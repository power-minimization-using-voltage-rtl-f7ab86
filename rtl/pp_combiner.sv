// pp_combiner: adds the four partial products of a partitioned multiplier.
// With a = {a_hi, a_lo} and b = {b_hi, b_lo} split into H-bit halves,
//   a*b = p_ll + (p_hl + p_lh) << H + p_hh << 2H.
// The adder network is the one of the 32x32 design built from four 16x16
// multipliers (H = 16), reused unchanged at every level of the recursion:
//
//  right pair (3H bits)  r = p_ll + p_hl << H
//    low H bits   : p_ll[H-1:0], passed through
//    middle H bits: H-bit ripple adder  p_ll[2H-1:H] + p_hl[H-1:0]  -> c_r
//    top H bits   : p_hl[2H-1:H] or p_hl[2H-1:H]+1 (H-bit half-adder chain),
//                   picked by a multiplexer on c_r (carry select)
//  left pair (2H bits plus a carry)  l = p_lh + p_hh << H
//    low H bits   : p_lh[H-1:0]
//    next H bits  : H-bit ripple adder  p_lh[2H-1:H] + p_hh[H-1:0]  -> c_l
//    (its top H bits p_hh[2H-1:H] + c_l are folded into the last stage)
//  final sum (shift l by H and add r)
//    p[H-1:0]     : r[H-1:0]
//    p[2H-1:H]    : H-bit ripple adder  l[H-1:0] + r[2H-1:H]        -> c0
//    p[3H-1:2H]   : H-bit CLA           l[2H-1:H] + r[3H-1:2H] + c0 -> c_cla
//    p[3H]        : one full adder  p_hh[H] + c_l + c_cla           -> S, C
//    p[4H-1:3H+1] : p_hh[2H-1:H+1] or that plus one ((H-1)-bit half-adder
//                   chain), picked by a multiplexer on C
// The ripple adders get their operands early or bit by bit in sequence; the
// CLA, whose operands arrive together and last, is the one fast adder. With
// USE_CLA = 0 (or H not a multiple of 4) the CLA is replaced by a ripple
// adder. Which of the two same-sized cross products sits in which pair is
// this design's choice; the sum is the same either way.
// Interface: four 2H-bit products in, 4H-bit product out. Combinational.
module pp_combiner #(
  parameter int unsigned H       = 16,
  parameter bit          USE_CLA = 1'b1
) (
  input  logic [2*H-1:0] p_ll,   // a_lo * b_lo
  input  logic [2*H-1:0] p_hl,   // a_hi * b_lo
  input  logic [2*H-1:0] p_lh,   // a_lo * b_hi
  input  logic [2*H-1:0] p_hh,   // a_hi * b_hi
  output logic [4*H-1:0] p
);
  // ---------------- right pair ----------------
  logic [H-1:0]   r_mid, r_top, r_top_inc;
  logic           c_r, r_inc_co;
  logic [3*H-1:0] r;

  rc_adder #(.W(H)) u_rpair_add (
    .x(p_ll[2*H-1:H]), .y(p_hl[H-1:0]), .cin(1'b0), .s(r_mid), .cout(c_r));
  ha_incrementer #(.W(H)) u_rpair_inc (
    .x(p_hl[2*H-1:H]), .s(r_top_inc), .cout(r_inc_co));
  mux2 #(.W(H)) u_rpair_mux (
    .d0(p_hl[2*H-1:H]), .d1(r_top_inc), .sel(c_r), .y(r_top));

  assign r = {r_top, r_mid, p_ll[H-1:0]};

  // ---------------- left pair ----------------
  logic [H-1:0]   l_mid;
  logic           c_l;
  logic [2*H-1:0] l;

  rc_adder #(.W(H)) u_lpair_add (
    .x(p_lh[2*H-1:H]), .y(p_hh[H-1:0]), .cin(1'b0), .s(l_mid), .cout(c_l));

  assign l = {l_mid, p_lh[H-1:0]};

  // ---------------- final sum ----------------
  logic [H-1:0]   f_lo, f_hi;
  logic           c0, c_cla;

  rc_adder #(.W(H)) u_final_rc (
    .x(l[H-1:0]), .y(r[2*H-1:H]), .cin(1'b0), .s(f_lo), .cout(c0));

  if (USE_CLA && (H % 4 == 0)) begin : g_cla
    cla_adder #(.W(H)) u_final_cla (
      .x(l[2*H-1:H]), .y(r[3*H-1:2*H]), .cin(c0), .s(f_hi), .cout(c_cla));
  end else begin : g_rc
    rc_adder #(.W(H)) u_final_cla (
      .x(l[2*H-1:H]), .y(r[3*H-1:2*H]), .cin(c0), .s(f_hi), .cout(c_cla));
  end

  // top H bits: p_hh[2H-1:H] + c_l + c_cla
  logic         top_s, top_c, t_inc_co;
  logic [H-2:0] t_up, t_up_inc;

  full_adder u_top_fa (
    .a(p_hh[H]), .b(c_l), .ci(c_cla), .s(top_s), .co(top_c));
  ha_incrementer #(.W(H-1)) u_top_inc (
    .x(p_hh[2*H-1:H+1]), .s(t_up_inc), .cout(t_inc_co));
  mux2 #(.W(H-1)) u_top_mux (
    .d0(p_hh[2*H-1:H+1]), .d1(t_up_inc), .sel(top_c), .y(t_up));

  assign p = {t_up, top_s, f_hi, f_lo, r[H-1:0]};

  // The incrementer carries out only when its input is all ones; the
  // product bounds make the selected path never overflow, so the two
  // incrementer carry outputs are not used.

  initial assert (H >= 2)
    else $error("pp_combiner: H=%0d must be at least 2", H);
endmodule
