// tb_pp_combiner: feeds the partial-product combiner with the four true
// half-width products of operand pairs and checks the result against the
// full product. The default H=16 combiner gets corner and random 32-bit
// operands; an H=4 combiner gets every pair of 8-bit operands. For H=16 the
// testbench works out on its own which carries occur (the right-pair carry
// select, the left-pair carry, the carry from the ripple half into the CLA,
// the CLA carry, and the single full adder producing a carry for the top
// bits) and fails if any of them never happened. Prints TB_RESULT.
module tb_pp_combiner;
  logic [31:0]  q_ll, q_hl, q_lh, q_hh;
  logic [63:0]  p;
  logic [7:0]   s_ll, s_hl, s_lh, s_hh;
  logic [15:0]  p8;
  int           checks = 0, failures = 0;
  int           n_cr = 0, n_cl = 0, n_c0 = 0, n_ccla = 0, n_topc = 0, n_both = 0;

  pp_combiner dut (.p_ll(q_ll), .p_hl(q_hl), .p_lh(q_lh), .p_hh(q_hh), .p(p));
  pp_combiner #(.H(4)) dut4 (.p_ll(s_ll), .p_hl(s_hl), .p_lh(s_lh), .p_hh(s_hh), .p(p8));

  task automatic check32(input logic [31:0] a, input logic [31:0] b);
    logic [16:0] mid_r, mid_l, lo_f;
    logic [16:0] hi_f;
    logic        cr, cl, c0, ccla;
    q_ll = 32'(a[15:0])  * 32'(b[15:0]);
    q_hl = 32'(a[31:16]) * 32'(b[15:0]);
    q_lh = 32'(a[15:0])  * 32'(b[31:16]);
    q_hh = 32'(a[31:16]) * 32'(b[31:16]);
    #1;
    checks++;
    if (p != 64'(a) * 64'(b)) begin
      failures++;
      $display("FAIL %h * %h -> %h", a, b, p);
    end
    // carries of the adder network, from the products alone
    mid_r = 17'(q_ll[31:16]) + 17'(q_hl[15:0]);
    cr    = mid_r[16];
    mid_l = 17'(q_lh[31:16]) + 17'(q_hh[15:0]);
    cl    = mid_l[16];
    lo_f  = 17'(q_lh[15:0]) + 17'(mid_r[15:0]);
    c0    = lo_f[16];
    hi_f  = 17'(mid_l[15:0]) + 17'(q_hl[31:16] + 16'(cr)) + 17'(c0);
    ccla  = hi_f[16];
    n_cr   += int'(cr);
    n_cl   += int'(cl);
    n_c0   += int'(c0);
    n_ccla += int'(ccla);
    n_topc += int'((int'(q_hh[16]) + int'(cl) + int'(ccla)) >= 2);
    n_both += int'(cl && ccla);
  endtask

  initial begin
    #10000000;
    failures++;
    $display("watchdog expired");
    $display("TB_RESULT checks=%0d failures=%0d", checks, failures);
    $finish;
  end

  initial begin
    check32('1, '1);
    check32('0, '0);
    check32(32'hFFFF_0001, 32'h0001_FFFF);
    check32(32'h8000_8000, 32'hFFFF_FFFF);
    for (int i = 0; i < 20000; i++) check32($urandom, $urandom);
    for (int v = 0; v < 65536; v++) begin
      logic [7:0] a, b;
      {a, b} = 16'(v);
      s_ll = 8'(a[3:0]) * 8'(b[3:0]);
      s_hl = 8'(a[7:4]) * 8'(b[3:0]);
      s_lh = 8'(a[3:0]) * 8'(b[7:4]);
      s_hh = 8'(a[7:4]) * 8'(b[7:4]);
      #1;
      checks++;
      if (p8 != 16'(a) * 16'(b)) begin
        failures++;
        $display("FAIL4 %0d * %0d -> %0d", a, b, p8);
      end
    end
    $display("events: right-pair carry %0d, left-pair carry %0d, ripple->CLA carry %0d, CLA carry %0d, top FA carry %0d, both carries into top FA %0d",
             n_cr, n_cl, n_c0, n_ccla, n_topc, n_both);
    checks++;
    if (n_cr == 0 || n_cl == 0 || n_c0 == 0 || n_ccla == 0 || n_topc == 0 || n_both == 0) begin
      failures++;
      $display("FAIL some carry path was never exercised");
    end
    $display("TB_RESULT checks=%0d failures=%0d", checks, failures);
    $finish;
  end
endmodule
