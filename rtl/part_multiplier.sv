// part_multiplier: W x W unsigned multiplier partitioned both horizontally
// and vertically. Each operand is split into halves; four (W/2)x(W/2)
// multipliers compute a_lo*b_lo, a_hi*b_lo, a_lo*b_hi and a_hi*b_hi side by
// side and pp_combiner adds them with their shifts. Each of those is split
// the same way, down to LEAF_W x LEAF_W array multipliers, so the 32x32
// default is a tree 32 -> 16 -> 8 -> 4: 64 leaf 4x4 arrays, 16 combiners of
// 4-bit halves, 4 of 8-bit halves and one of 16-bit halves. Cutting the
// array this way shortens the longest carry path (one row plus the left
// column of a full-size array) to that of a small array plus short adder
// stages, which is what allows the supply to be lowered at unchanged clock
// rate.
// The tree is written out level by level rather than as a recursive module.
// Node n of a level has the children 4n+0..4n+3 on the level below, in the
// order ll, hl, lh, hh; so base-4 digit m of a leaf index says which half of
// a (bit 0 of the digit) and of b (bit 1) the leaf takes at the split whose
// halves are LEAF_W*2^m bits wide.
// W must be LEAF_W times a power of two. Interface: p = a * b, 2W bits.
// Purely combinational.
module part_multiplier #(
  parameter int unsigned W       = 32,
  parameter int unsigned LEAF_W  = 4,
  parameter bit          USE_CLA = 1'b1
) (
  input  logic [W-1:0]   a,
  input  logic [W-1:0]   b,
  output logic [2*W-1:0] p
);
  localparam int unsigned L     = $clog2(W / LEAF_W);  // levels of splitting
  localparam int unsigned NLEAF = 1 << (2 * L);        // 4**L leaf arrays

  // bit offset, in a (sel=0) or in b (sel=1), of the slice leaf n multiplies
  function automatic int unsigned leaf_off(int unsigned n, bit sel);
    int unsigned off = 0;
    for (int m = 0; m < int'(L); m++)
      if ((((n >> (2 * m)) >> sel) & 1) != 0) off += LEAF_W << m;
    return off;
  endfunction

  // level 0: the leaf array multipliers
  for (genvar k = 0; k <= L; k++) begin : g_lvl
    localparam int unsigned S  = LEAF_W << k;     // operand width at level k
    localparam int unsigned NN = NLEAF >> (2 * k); // nodes at level k
    logic [2*S-1:0] prod [NN];

    for (genvar n = 0; n < NN; n++) begin : g_node
      if (k == 0) begin : g_leaf
        array_multiplier #(.N(LEAF_W), .M(LEAF_W)) u_array (
          .a(a[leaf_off(n, 1'b0) +: LEAF_W]),
          .b(b[leaf_off(n, 1'b1) +: LEAF_W]),
          .p(prod[n]));
      end else begin : g_comb
        pp_combiner #(.H(S / 2), .USE_CLA(USE_CLA)) u_comb (
          .p_ll(g_lvl[k-1].prod[4*n+0]),
          .p_hl(g_lvl[k-1].prod[4*n+1]),
          .p_lh(g_lvl[k-1].prod[4*n+2]),
          .p_hh(g_lvl[k-1].prod[4*n+3]),
          .p   (prod[n]));
      end
    end
  end

  assign p = g_lvl[L].prod[0];

  initial assert (W >= LEAF_W && LEAF_W >= 1 && (LEAF_W << L) == W)
    else $error("part_multiplier: W=%0d must be LEAF_W=%0d times a power of two",
                W, LEAF_W);
endmodule
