// tb_part_multiplier: checks the partitioned multiplier against integer
// multiplication in several configurations: the default 32x32 tree of 4x4
// arrays on corner, all-zeros/all-ones and random operands; an 8x8 tree
// exhaustively; a 16x16 tree with the CLA replaced by a ripple adder; a
// 32x32 tree of 8x8 leaves; a 16x16 tree of 2x2 leaves (one split level
// more, where the smallest adder networks fall back to ripple adders); and a
// 4x4 "tree" that is a single leaf.
// Self-checking; prints TB_RESULT.
module tb_part_multiplier;
  logic [31:0] a, b;
  logic [63:0] p, p_l8;
  logic [7:0]  a8, b8;
  logic [15:0] p8;
  logic [15:0] a16, b16;
  logic [31:0] p16, p16l2;
  logic [3:0]  a4, b4;
  logic [7:0]  p4;
  int          checks = 0, failures = 0;

  part_multiplier dut (.a(a), .b(b), .p(p));
  part_multiplier #(.W(32), .LEAF_W(8)) dut_l8 (.a(a), .b(b), .p(p_l8));
  part_multiplier #(.W(8)) dut8 (.a(a8), .b(b8), .p(p8));
  part_multiplier #(.W(16), .USE_CLA(1'b0)) dut16rc (.a(a16), .b(b16), .p(p16));
  part_multiplier #(.W(16), .LEAF_W(2)) dut16l2 (.a(a16), .b(b16), .p(p16l2));
  part_multiplier #(.W(4)) dut4 (.a(a4), .b(b4), .p(p4));

  task automatic check32(input logic [31:0] av, input logic [31:0] bv);
    a = av; b = bv;
    a16 = av[15:0]; b16 = bv[31:16];
    #1;
    checks++;
    if (p != 64'(av) * 64'(bv)) begin
      failures++;
      $display("FAIL %h * %h -> %h", av, bv, p);
    end
    checks++;
    if (p_l8 != 64'(av) * 64'(bv)) begin
      failures++;
      $display("FAIL leaf8 %h * %h -> %h", av, bv, p_l8);
    end
    checks++;
    if (p16 != 32'(a16) * 32'(b16)) begin
      failures++;
      $display("FAIL rc16 %h * %h -> %h", a16, b16, p16);
    end
    checks++;
    if (p16l2 != 32'(a16) * 32'(b16)) begin
      failures++;
      $display("FAIL leaf2 %h * %h -> %h", a16, b16, p16l2);
    end
  endtask

  initial begin
    #10000000;
    failures++;
    $display("watchdog expired");
    $display("TB_RESULT checks=%0d failures=%0d", checks, failures);
    $finish;
  end

  initial begin
    check32('0, '0);
    check32('1, '1);     // the all-zeros to all-ones transition
    check32('1, 32'd1);
    check32(32'h0000_FFFF, 32'hFFFF_0000);
    check32(32'hFFFF_0000, 32'hFFFF_0000);
    for (int k = 0; k < 32; k++) check32(32'd1 << k, '1);
    for (int i = 0; i < 20000; i++) check32($urandom, $urandom);
    for (int v = 0; v < 65536; v++) begin
      {a8, b8} = 16'(v);
      #1;
      checks++;
      if (p8 != 16'(a8) * 16'(b8)) begin
        failures++;
        $display("FAIL8 %0d * %0d -> %0d", a8, b8, p8);
      end
    end
    for (int v = 0; v < 256; v++) begin
      {a4, b4} = 8'(v);
      #1;
      checks++;
      if (p4 != 8'(a4) * 8'(b4)) begin
        failures++;
        $display("FAIL4 %0d * %0d -> %0d", a4, b4, p4);
      end
    end
    $display("TB_RESULT checks=%0d failures=%0d", checks, failures);
    $finish;
  end
endmodule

========================================================================

*TASK TO COMPLETE*: The lines needed are the ones from the first line of the entries through the line that contains "p_hl[2H-1:H] or p_hl[2H-1:H]+1", given again without any change.

*ANSWER TO THE EXERCISE*:
repository power-minimization-using-voltage-rtl-f7ab86
filename rtl/pp_combiner.sv
// pp_combiner: adds the four partial products of a partitioned multiplier.
// With a = {a_hi, a_lo} and b = {b_hi, b_lo} split into H-bit halves,
//   a*b = p_ll + (p_hl + p_lh) << H + p_hh << 2H.
// The adder network is the one of the 32x32 design built from four 16x16
// multipliers (H = 16), reused unchanged at every level of the recursion:
//
//  right pair (3H bits)  r = p_ll + p_hl << H
//    low H bits   : p_ll[H-1:0], passed through
//    middle H bits: H-bit ripple adder  p_ll[2H-1:H] + p_hl[H-1:0]  -> c_r
//    top H bits   : p_hl[2H-1:H] or p_hl[2H-1:H]+1 (H-bit half-adder chain),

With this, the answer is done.